--- INPUT DATA ---
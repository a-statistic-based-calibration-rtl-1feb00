// Sequential signed divider, rounding to nearest (halves away from zero).
//
// The calibration needs a few divisions per pass (mean offset, offset and
// gain corrections), none of them urgent, so one restoring divider that
// produces one quotient bit per clock is shared by all of them.  It divides
// the magnitudes of (2*num + den) by (2*den) and then restores the sign,
// which rounds |num/den| to the nearest integer.
//
// Interface: start (while idle) loads num and den; done pulses W+3 clocks
// after the edge that takes start, with quot valid until the next start.  den must not be zero (a zero
// divisor gives an all-ones magnitude).  This block is this design's own
// means of doing the divisions the method calls for.
module seq_div #(
  parameter int unsigned W = 64
) (
  input  logic                clk,
  input  logic                rst_n,
  input  logic                start,
  input  logic signed [W-1:0] num,
  input  logic signed [W-1:0] den,
  output logic                busy,
  output logic                done,
  output logic signed [W-1:0] quot
);

  logic [W+1:0] dividend, divisor, rem, q;
  logic         neg;
  logic [$clog2(W+3)-1:0] cnt;

  function automatic logic [W+1:0] mag(logic signed [W-1:0] v);
    return (v < 0) ? (W+2)'(-v) : (W+2)'(v);
  endfunction

  logic [W+2:0] trial;
  assign trial = {rem[W+1:0], dividend[W+1]} - {1'b0, divisor};

  always_ff @(posedge clk) begin
    if (!rst_n) begin
      busy <= 1'b0; done <= 1'b0; quot <= '0;
      dividend <= '0; divisor <= '0; rem <= '0; q <= '0; neg <= 1'b0; cnt <= '0;
    end else begin
      done <= 1'b0;
      if (!busy && start) begin
        busy     <= 1'b1;
        neg      <= (num < 0) != (den < 0);
        dividend <= (mag(num) << 1) + mag(den);
        divisor  <= mag(den) << 1;
        rem      <= '0;
        q        <= '0;
        cnt      <= ($clog2(W+3))'(W + 2);
      end else if (busy) begin
        if (cnt != 0) begin
          if (!trial[W+2]) begin
            rem <= trial[W+1:0];
            q   <= {q[W:0], 1'b1};
          end else begin
            rem <= {rem[W:0], dividend[W+1]};
            q   <= {q[W:0], 1'b0};
          end
          dividend <= dividend << 1;
          cnt      <= cnt - 1'b1;
        end else begin
          busy <= 1'b0;
          done <= 1'b1;
          quot <= neg ? -W'(q) : W'(q);
        end
      end
    end
  end

endmodule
---
■ EXERCISE GOAL:
Write out each line above with the word "done".

■ ANSWER TO THE PROBLEM:
// Interface: start (while idle) loads num and den; done pulses W+3 clocks
  output logic                done,
      busy <= 1'b0; done <= 1'b0; quot <= '0;
      done <= 1'b0;
          done <= 1'b1;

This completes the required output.